Of the eight council members running for re-election, all but Keith Moore consistently supported the use of eminent domain in the Rookwood Exchange case.
Some residents and City Council challengers say the eminent domain issue has faded.
They also say that Norwood's financial crisis poses a more pressing concern.
"It will be an issue for people in southern Norwood," said Rick Hursh, co-chairman of a nonpartisan community activist group called Citizens for a Better Norwood.
The controversy focused on an area bordered by Interstate 71 and Edwards and Edmondson roads.
"But for me, the greatest issue for the election will be the city finances and the inability of the leaders of the city to address the financial issues."
Ann Connolly, who lives on Smith Road near the Rookwood developments, said eminent domain won't play a role in her vote.
"As much as I hate all this traffic, I think eminent domain was used for the benefit of Norwood," said Connolly, a 73-year-old who has lived in Norwood for 55 years.
Loretta Phillips, 38, voiced a similar view.
"It's sad people had to lose their houses, but they were financially compensated for it," she said. "I think putting all that development over there is bringing a lot of revenue to Norwood."
Norwood faces a year-end deficit of $1.5 million to $2 million because of years of overspending and delays in the construction of the $125 million Rookwood Exchange and other major commercial development projects.
For almost a year, Norwood has been on the state's fiscal watch list, Ohio's second most serious economic designation for financially troubled communities.
City leaders say they have been working for the past two years to cut expenses while maintaining services and avoiding layoffs. They expect the Rookwood Exchange and other planned developments to help lift the city out of its crisis.
The primary reminders of the eminent domain controversy are the three two-story buildings, standing like solitary soldiers of a defeated army on the Rookwood Exchange property.
The other 66 houses and businesses have been torn down. But the fate of the three remaining properties won't be decided until the Ohio Supreme Court makes its final ruling in the case.
For this election, City Council has been reduced from nine seats to seven because of Norwood's declining population. There are three at-large seats and four ward seats. There had been six ward seats.
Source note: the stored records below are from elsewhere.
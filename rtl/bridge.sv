// bridge: routes a value from mux_rn to the 16-bit special registers (IR,
// PC, MA, MD, tmp) and to the timers, and gives the flags of a data move.
//
// Combinational.  bdg_sel 00 passes the word, 01 zero-extends the byte, 10
// copies the byte into both halves (so a byte can be stored at either half
// of a memory word) and 11 sign-extends the byte.  These four modifications
// are this design's choice: the operations themselves are not specified.
// ccr_out is the CCR with N and Z set from the moved value (word for code
// 00, byte otherwise) and V cleared, as an H8/300 MOV does; it reaches the
// CCR through mux_ccr code 01.
module bridge
  import h8_pkg::*;
(
  input  logic [7:0]  ccr_in,
  input  logic [7:0]  nport_B,
  input  logic [15:0] nport_W,
  input  logic [1:0]  bdg_sel,
  output logic [7:0]  ccr_out,
  output logic [15:0] bdgW_out
);
  always_comb begin
    unique case (bdg_sel)
      BDG_WORD: bdgW_out = nport_W;
      BDG_BYTE: bdgW_out = {8'h00, nport_B};
      BDG_DUP:  bdgW_out = {nport_B, nport_B};
      default:  bdgW_out = {{8{nport_B[7]}}, nport_B};
    endcase
  end

  always_comb begin
    ccr_out = ccr_in;
    if (bdg_sel == BDG_WORD) ccr_out[CCR_N:CCR_Z] = nz16(nport_W);
    else                     ccr_out[CCR_N:CCR_Z] = nz8(nport_B);
    ccr_out[CCR_V] = 1'b0;
  end
endmodule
Betty Howard, an independent challenger trying to unseat Democrat Will DeLuca in Ward 3, said the eminent domain issue caused her to run for council.
"One of the current council members seeking re-election said on the council floor that the only way for residents to protect their properties from being taken by eminent domain for private development is to elect council members who won't vote for it," Howard said. "That's one of the big reasons I'm running for City Council in Ward 3. I won't vote for it."
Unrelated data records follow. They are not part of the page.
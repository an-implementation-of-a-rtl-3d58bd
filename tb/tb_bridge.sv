// tb_bridge: random values through all four bridge modes; the word output
// must be the word, the zero-extended byte, the duplicated byte and the
// sign-extended byte, and the flags N, Z of the moved value with V clear
// and the other CCR bits unchanged.
module tb_bridge;
  logic [7:0] ccr_in, nport_B, ccr_out, eccr;
  logic [15:0] nport_W, bdgW_out, exp;
  logic [1:0] bdg_sel;
  int checks = 0, failures = 0;
  bridge dut (.*);
  initial begin
    for (int t = 0; t < 200; t++) begin
      ccr_in = 8'($urandom); nport_W = 16'($urandom);
      if (t % 10 == 0) nport_W = 16'h0000;
      if (t % 10 == 1) nport_W = 16'h1200;
      nport_B = nport_W[7:0];
      for (int s = 0; s < 4; s++) begin
        bdg_sel = 2'(s); #1;
        case (s)
          0: exp = nport_W;
          1: exp = {8'h00, nport_B};
          2: exp = {nport_B, nport_B};
          default: exp = {{8{nport_B[7]}}, nport_B};
        endcase
        eccr = ccr_in;
        eccr[3] = (s == 0) ? nport_W[15] : nport_B[7];
        eccr[2] = (s == 0) ? (nport_W == 0) : (nport_B == 0);
        eccr[1] = 1'b0;
        checks++;
        if (bdgW_out !== exp || ccr_out !== eccr) begin
          failures++; $display("FAIL sel %0d in %h got %h/%h exp %h/%h", s, nport_W, bdgW_out, ccr_out, exp, eccr);
        end
      end
    end
    $display("TB_RESULT checks=%0d failures=%0d", checks, failures);
    $finish;
  end
  initial begin
    #100000; failures++;
    $display("TB_RESULT checks=%0d failures=%0d", checks, failures);
    $finish;
  end
endmodule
But Brigid Kelly, a Democratic challenger running against Republican incumbent Cassandra Brown in Ward 2, said she doesn't view eminent domain as an issue in her race. "I have some personal reservations about the way eminent domain was used," she said. "But a lot of voters are concerned about the financial state of the city."
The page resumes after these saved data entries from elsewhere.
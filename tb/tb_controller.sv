// tb_controller: runs hand-assembled H8/300 programs on the controller,
// the datapath and the block RAM (one clock, no dividers), then compares
// registers, CCR and memory with values worked out by hand from the
// instruction-set definitions.
//   A  data movement: MOV.B/MOV.W in register-indirect, post-increment,
//      pre-decrement, 16-bit displacement, @aa:8 (zero-extended) and
//      @aa:16 forms, byte
//      stores into both halves of a word, PUSH/POP.
//   B  arithmetic and control: ADD/ADDX/CMP, MULXU, ROTR, SHAR, NEG, NOT,
//      bit set/clear/invert/test/load/store, BSR/RTS, JSR @aa:16 and
//      @@aa:8, LDC/ORC/ANDC/STC, taken and untaken branches.
//   C  timer extension: a loop paced by TWAIT on a timer loaded with TLD
//      must take exactly N+1 cycles per pass.
//   D  all sixteen branch conditions, each with two random CCR values; a
//      BSET after each branch records whether it fell through, and the
//      result is compared with the condition evaluated here.
//   E  bit operations on memory bytes through @Rd and @aa:8: set, clear,
//      invert, register-numbered set, test, load and store.
//   F  EEPMOV block move from an odd to an even address, and with a zero
//      count.
module tb_controller;
  import h8_pkg::*;
  logic clk = 0, reset = 1, halt = 0;
  h8_ctrl_t ctrl;
  logic [15:0] ir_out, tmp_out, ma_out, to_mem, from_mem;
  logic [7:0]  ccr_out, c_state;
  logic        t0_done, t1_done, t2_done, lower, ram_ce, load_uat, trigger_led;
  int checks = 0, failures = 0;
  logic [7:0] prog [$];

  h8_datapath u_dp (.clk, .reset, .ctrl, .from_mem, .sr(16'h0000), .ir_out, .tmp_out,
                    .ccr_out, .t0_done, .t1_done, .t2_done, .lower, .MA_out(ma_out), .to_mem);
  controller u_ctl (.clk, .reset, .ir_out, .tmp_out, .ccr_out, .t0_done, .t1_done,
                    .t2_done, .lower, .halt_current(halt), .c_state, .ctrl, .ram_ce,
                    .load_uat, .trigger_LED(trigger_led));
  ram256x16 u_ram (.clk, .wr_bar(ctrl.wr_bar), .ram_ce, .adrs(ma_out), .mem_in(to_mem),
                   .mem_out(from_mem));
  always #5 clk = ~clk;

  task automatic check(string what, logic [15:0] got, logic [15:0] exp);
    checks++;
    if (got !== exp) begin
      failures++;
      if (failures < 30) $display("FAIL %s: got %h exp %h", what, got, exp);
    end
  endtask
  function automatic logic [15:0] rw(int n); return {u_dp.rh[n], u_dp.rl[n]}; endfunction
  function automatic logic [15:0] mw(int byte_addr); return u_ram.mem[byte_addr / 2]; endfunction

  // load prog at address 0, fill the rest with H'FFFF, reset, run to SLEEP
  task automatic run(string name, output int cycles);
    for (int i = 0; i < 256; i++) u_ram.mem[i] = 16'hFFFF;
    // source bytes for the block-move program: H'00C1..H'00C5
    u_ram.mem['hC0 / 2] = 16'hFF11; u_ram.mem['hC2 / 2] = 16'h2233;
    u_ram.mem['hC4 / 2] = 16'h4455;
    for (int i = 0; i < prog.size(); i += 2)
      u_ram.mem[i / 2] = {prog[i], (i + 1 < prog.size()) ? prog[i + 1] : 8'hFF};
    reset = 1; repeat (3) @(posedge clk); #1 reset = 0;
    cycles = 0;
    while (c_state != 8'hFF && cycles < 20000) begin @(posedge clk); #1; cycles++; end
    check({name, " reached SLEEP"}, 16'(cycles < 20000), 16'd1);
  endtask
  task automatic put(input logic [7:0] b []);
    foreach (b[i]) prog.push_back(b[i]);
  endtask

  // branch condition from the instruction-set definition
  function automatic bit cond(int c, logic [7:0] ccr);
    bit C = ccr[0], V = ccr[1], Z = ccr[2], N = ccr[3];
    case (c)
      0: return 1;            1: return 0;
      2: return !(C | Z);     3: return C | Z;
      4: return !C;           5: return C;
      6: return !Z;           7: return Z;
      8: return !V;           9: return V;
      10: return !N;          11: return N;
      12: return !(N ^ V);    13: return N ^ V;
      14: return !(Z | (N ^ V));
      default: return Z | (N ^ V);
    endcase
  endfunction

  // timer loop monitor: cycle numbers at which TWAIT ends
  int tw_exit [$];
  int cyc = 0;
  always @(posedge clk) begin
    cyc <= cyc + 1;
    if (!reset && c_state == 8'h50 && t1_done) tw_exit.push_back(cyc);
  end

  initial begin
    int n;
    ctrl = '0;
    // ------------------------------------------------------------ program A
    prog = {};
    put('{8'h79,8'h07,8'h01,8'h80});   // MOV.W #0180,R7
    put('{8'h79,8'h00,8'h01,8'h00});   // MOV.W #0100,R0
    put('{8'h79,8'h01,8'hA5,8'h5A});   // MOV.W #A55A,R1
    put('{8'h69,8'h81});               // MOV.W R1,@R0
    put('{8'hFA,8'h77});               // MOV.B #77,R2L
    put('{8'h68,8'h8A});               // MOV.B R2L,@R0        byte 0100
    put('{8'h0B,8'h00});               // ADDS #1,R0
    put('{8'hF2,8'hC3});               // MOV.B #C3,R2H
    put('{8'h68,8'h82});               // MOV.B R2H,@R0        byte 0101
    put('{8'h68,8'h03});               // MOV.B @R0,R3H
    put('{8'h1B,8'h00});               // SUBS #1,R0
    put('{8'h6C,8'h0B});               // MOV.B @R0+,R3L
    put('{8'h6D,8'hF1});               // PUSH R1
    put('{8'h6D,8'h74});               // POP R4
    put('{8'h6F,8'h05,8'hFF,8'hFF});   // MOV.W @(-1,R0),R5
    put('{8'h6B,8'h85,8'h00,8'hE0});   // MOV.W R5,@00E0
    put('{8'h6A,8'h0E,8'h00,8'hE1});   // MOV.B @00E1,R6L
    put('{8'h26,8'hE0});               // MOV.B @E0,R6H       (@aa:8 is zero-extended)
    put('{8'h6A,8'h86,8'h00,8'hE2});   // MOV.B R6H,@00E2
    put('{8'h3B,8'hE5});               // MOV.B R3L,@E5
    put('{8'h6C,8'h8C});               // MOV.B R4L,@-R0
    put('{8'h6D,8'h02});               // MOV.W @R0+,R2
    put('{8'h01,8'h80});               // SLEEP
    run("A", n);
    check("A R0", rw(0), 16'h0102);  check("A R1", rw(1), 16'hA55A);
    check("A R2", rw(2), 16'h5AC3);  check("A R3", rw(3), 16'hC377);
    check("A R4", rw(4), 16'hA55A);  check("A R5", rw(5), 16'h77C3);
    check("A R6", rw(6), 16'h77C3);  check("A R7", rw(7), 16'h0180);
    check("A M100", mw('h100), 16'h5AC3); check("A M0E0", mw('hE0), 16'h77C3);
    check("A M0E2", mw('hE2), 16'h77FF); check("A M0E4", mw('hE4), 16'hFF77);
    check("A M17E", mw('h17E), 16'hA55A);

    // ------------------------------------------------------------ program B
    prog = {};
    put('{8'h79,8'h07,8'h01,8'h80});   // 00 MOV.W #0180,R7
    put('{8'hF0,8'h0F});               // 04 MOV.B #0F,R0H
    put('{8'hF8,8'hF1});               // 06 MOV.B #F1,R0L
    put('{8'h08,8'h80});               // 08 ADD.B R0L,R0H   -> 00, C=1
    put('{8'h0E,8'h81});               // 0A ADDX R0L,R1H    -> F2, C=0, Z=0
    put('{8'h47,8'h02});               // 0C BEQ +2 (not taken)
    put('{8'h40,8'h02});               // 0E BRA +2
    put('{8'hF2,8'hEE});               // 10 MOV.B #EE,R2H (skipped)
    put('{8'h45,8'h02});               // 12 BCS +2 (not taken)
    put('{8'hF2,8'h11});               // 14 MOV.B #11,R2H
    put('{8'hA2,8'h11});               // 16 CMP.B #11,R2H
    put('{8'h46,8'h02});               // 18 BNE +2 (not taken)
    put('{8'h47,8'h02});               // 1A BEQ +2 (taken)
    put('{8'hF2,8'hEE});               // 1C skipped
    put('{8'hFB,8'hFB});               // 1E MOV.B #FB,R3L
    put('{8'h50,8'h23});               // 20 MULXU R2H,R3    -> 10AB
    put('{8'hF4,8'h81});               // 22 MOV.B #81,R4H
    put('{8'h13,8'h84});               // 24 ROTR R4H        -> C0
    put('{8'hFC,8'h80});               // 26 MOV.B #80,R4L
    put('{8'h11,8'h8C});               // 28 SHAR R4L        -> C0
    put('{8'hF5,8'h01});               // 2A MOV.B #01,R5H
    put('{8'h17,8'h85});               // 2C NEG R5H         -> FF
    put('{8'h17,8'h0D});               // 2E NOT R5L         -> FF
    put('{8'h70,8'h36});               // 30 BSET #3,R6H     -> 08
    put('{8'hFE,8'hFF});               // 32 MOV.B #FF,R6L
    put('{8'h72,8'h7E});               // 34 BCLR #7,R6L     -> 7F
    put('{8'h71,8'h0E});               // 36 BNOT #0,R6L     -> 7E
    put('{8'h73,8'h1E});               // 38 BTST #1,R6L
    put('{8'h77,8'h1E});               // 3A BLD #1,R6L      C=1
    put('{8'h67,8'h46});               // 3C BST #4,R6H      -> 18
    put('{8'h60,8'h86});               // 3E BSET R0L,R6H    bit 1 -> 1A
    put('{8'h55,8'h10});               // 40 BSR +10 -> 52
    put('{8'h5E,8'h00,8'h00,8'h60});   // 42 JSR @0060
    put('{8'h5F,8'h70});               // 46 JSR @@70 -> 0068
    put('{8'h07,8'h0F});               // 48 LDC #0F,CCR
    put('{8'h04,8'h80});               // 4A ORC #80
    put('{8'h06,8'hFE});               // 4C ANDC #FE        -> 8E
    put('{8'h02,8'h0A});               // 4E STC CCR,R2L
    put('{8'h01,8'h80});               // 50 SLEEP
    put('{8'h89,8'h01});               // 52 ADD.B #01,R1L
    put('{8'h54,8'h70});               // 54 RTS
    while (prog.size() < 'h60) prog.push_back(8'h00);
    put('{8'h89,8'h10});               // 60 ADD.B #10,R1L
    put('{8'h54,8'h70});               // 62 RTS
    put('{8'h00,8'h00,8'h00,8'h00});   // 64 NOP NOP
    put('{8'h89,8'h20});               // 68 ADD.B #20,R1L
    put('{8'h54,8'h70});               // 6A RTS
    put('{8'h00,8'h00,8'h00,8'h00});   // 6C
    put('{8'h00,8'h68});               // 70 vector -> 0068
    run("B", n);
    check("B R0", rw(0), 16'h00F1);  check("B R1", rw(1), 16'hF231);
    check("B R2", rw(2), 16'h118E);  check("B R3", rw(3), 16'h10AB);
    check("B R4", rw(4), 16'hC0C0);  check("B R5", rw(5), 16'hFFFF);
    check("B R6", rw(6), 16'h1A7E);  check("B R7", rw(7), 16'h0180);
    check("B CCR", 16'(ccr_out), 16'h008E);

    // ------------------------------------------------------------ program C
    for (int k = 0; k < 3; k++) begin
      int N;
      N = (k == 0) ? 29 : $urandom_range(20, 200);
      prog = {};
      put('{8'hF8, 8'(N)});            // 00 MOV.B #N,R0L
      put('{8'h58,8'h18});             // 02 TLD R0L -> timer 1
      put('{8'h57,8'h01});             // 04 TWAIT timer 1
      put('{8'h89,8'h01});             // 06 ADD.B #1,R1L
      put('{8'hA9,8'h05});             // 08 CMP.B #5,R1L
      put('{8'h46,8'hF8});             // 0A BNE -8 -> 04
      put('{8'h01,8'h80});             // 0C SLEEP
      tw_exit = {};
      run("C", n);
      check("C passes", 16'(tw_exit.size()), 16'd5);
      for (int i = 1; i < tw_exit.size(); i++)
        check($sformatf("C period N=%0d", N), 16'(tw_exit[i] - tw_exit[i - 1]), 16'(N + 1));
      check("C R1", rw(1), 16'h0005);
    end

    // ------------------------------------------------------------ program D
    begin
      logic [7:0] ccrs [32];
      logic [31:0] expect_bits;
      prog = {};
      expect_bits = '0;
      for (int i = 0; i < 32; i++) begin
        int c;
        c = i / 2;
        ccrs[i] = {4'h8, 4'($urandom)};
        put('{8'h07, ccrs[i]});                          // LDC #ccr
        put('{8'(8'h40 + c), 8'h02});                    // Bcc +2
        put('{8'h70, {1'b0, 3'(i % 8), 4'(i / 8)}});     // BSET #i%8, R(i/8)H
        if (!cond(c, ccrs[i])) expect_bits[i] = 1'b1;
      end
      put('{8'h01,8'h80});
      run("D", n);
      check("D R0H", 16'(u_dp.rh[0]), 16'(expect_bits[7:0]));
      check("D R1H", 16'(u_dp.rh[1]), 16'(expect_bits[15:8]));
      check("D R2H", 16'(u_dp.rh[2]), 16'(expect_bits[23:16]));
      check("D R3H", 16'(u_dp.rh[3]), 16'(expect_bits[31:24]));
    end
    // ------------------------------------------------------------ program E
    prog = {};
    put('{8'h79,8'h00,8'h00,8'hE0});   // MOV.W #00E0,R0
    put('{8'h79,8'h01,8'h00,8'hE1});   // MOV.W #00E1,R1
    put('{8'h79,8'h02,8'h12,8'h34});   // MOV.W #1234,R2
    put('{8'h69,8'h82});               // MOV.W R2,@R0        M[E0] = 1234
    put('{8'h7D,8'h00,8'h70,8'h70});   // BSET #7,@R0         -> 9234
    put('{8'h7D,8'h10,8'h72,8'h20});   // BCLR #2,@R1         -> 9230
    put('{8'h7F,8'hE1,8'h71,8'h00});   // BNOT #0,@E1         -> 9231
    put('{8'hF3,8'h06});               // MOV.B #06,R3H
    put('{8'h7D,8'h00,8'h60,8'h30});   // BSET R3H,@R0        -> D231
    put('{8'h7C,8'h10,8'h73,8'h10});   // BTST #1,@R1         Z=1
    put('{8'h02,8'h0C});               // STC CCR,R4L         84
    put('{8'h7E,8'hE0,8'h77,8'h70});   // BLD #7,@E0          C=1
    put('{8'h02,8'h0D});               // STC CCR,R5L         85
    put('{8'h7D,8'h10,8'h67,8'h70});   // BST #7,@R1          -> D2B1
    put('{8'h01,8'h80});               // SLEEP
    run("E", n);
    check("E M0E0", mw('hE0), 16'hD2B1);
    check("E R4L", 16'(u_dp.rl[4]), 16'h0084);
    check("E R5L", 16'(u_dp.rl[5]), 16'h0085);

    // ------------------------------------------------------------ program F
    prog = {};
    put('{8'h79,8'h05,8'h00,8'hC1});   // MOV.W #00C1,R5    source, odd start
    put('{8'h79,8'h06,8'h00,8'hD0});   // MOV.W #00D0,R6    destination, even
    put('{8'hFC,8'h05});               // MOV.B #5,R4L
    put('{8'h7B,8'h5C,8'h59,8'h8F});   // EEPMOV
    put('{8'hFC,8'h00});               // MOV.B #0,R4L
    put('{8'h7B,8'h5C,8'h59,8'h8F});   // EEPMOV with R4L = 0: moves nothing
    put('{8'h01,8'h80});               // SLEEP
    run("F", n);
    check("F M0D0", mw('hD0), 16'h1122);
    check("F M0D2", mw('hD2), 16'h3344);
    check("F M0D4", mw('hD4), 16'h55FF);
    check("F M0C0", mw('hC0), 16'hFF11);
    check("F R4", rw(4), 16'h0000);
    check("F R5", rw(5), 16'h00C6);
    check("F R6", rw(6), 16'h00D5);

    $display("TB_RESULT checks=%0d failures=%0d", checks, failures);
    $finish;
  end
  initial begin
    repeat (200000) @(posedge clk);
    failures++;
    $display("TB_RESULT checks=%0d failures=%0d", checks, failures);
    $finish;
  end
endmodule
Former mayor Victor Schneider, a GOP challenger for an at-large seat, and Todd Tittle, a Republican challenger against Democrat John Mumper in Ward 4, also say eminent domain isn't a big issue any more.
Schneider commented instead on the breakdown of council members by party. Mayor Tom Williams and seven of nine council members are Democrats. In the previous regime, Republicans dominated. "Citizens in Norwood can see where having one party with complete power is not the best way to run the city," Schneider said.
Melissa Miller, 33, who lives near I-71 on Avilla Place, said she's more concerned about safety in schools, recreation for children and street repairs than eminent domain.